(Stored records)
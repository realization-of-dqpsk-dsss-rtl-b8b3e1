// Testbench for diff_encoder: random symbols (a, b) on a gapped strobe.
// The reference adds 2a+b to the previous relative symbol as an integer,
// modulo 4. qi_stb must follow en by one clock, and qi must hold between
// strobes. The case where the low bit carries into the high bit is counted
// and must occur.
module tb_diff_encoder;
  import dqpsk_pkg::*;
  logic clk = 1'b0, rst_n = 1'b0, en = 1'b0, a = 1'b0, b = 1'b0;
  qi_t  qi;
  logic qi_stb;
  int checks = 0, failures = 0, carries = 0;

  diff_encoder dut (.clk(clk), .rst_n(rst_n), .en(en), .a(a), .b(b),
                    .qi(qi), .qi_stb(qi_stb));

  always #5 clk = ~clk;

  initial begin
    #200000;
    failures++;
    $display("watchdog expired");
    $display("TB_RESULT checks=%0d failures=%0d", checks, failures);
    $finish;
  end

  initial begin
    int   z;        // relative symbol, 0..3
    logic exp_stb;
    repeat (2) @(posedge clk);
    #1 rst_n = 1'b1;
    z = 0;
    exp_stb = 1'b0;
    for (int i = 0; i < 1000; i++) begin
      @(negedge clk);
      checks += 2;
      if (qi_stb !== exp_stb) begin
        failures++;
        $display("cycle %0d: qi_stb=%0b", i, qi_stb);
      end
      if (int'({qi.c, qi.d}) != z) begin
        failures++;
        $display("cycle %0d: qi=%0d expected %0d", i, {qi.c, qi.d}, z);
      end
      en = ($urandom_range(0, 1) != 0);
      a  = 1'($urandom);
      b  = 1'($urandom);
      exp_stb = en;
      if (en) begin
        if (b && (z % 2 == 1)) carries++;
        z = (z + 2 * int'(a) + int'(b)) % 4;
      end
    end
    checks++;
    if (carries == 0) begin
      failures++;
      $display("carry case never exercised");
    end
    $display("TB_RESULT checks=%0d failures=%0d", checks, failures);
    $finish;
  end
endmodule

> BRIEF: Only the lines containing the word "carries" should be returned from the data above.

> EXERCISE ANSWER:
// strobes. The case where the low bit carries into the high bit is counted
  int checks = 0, failures = 0, carries = 0;
        if (b && (z % 2 == 1)) carries++;
    if (carries == 0) begin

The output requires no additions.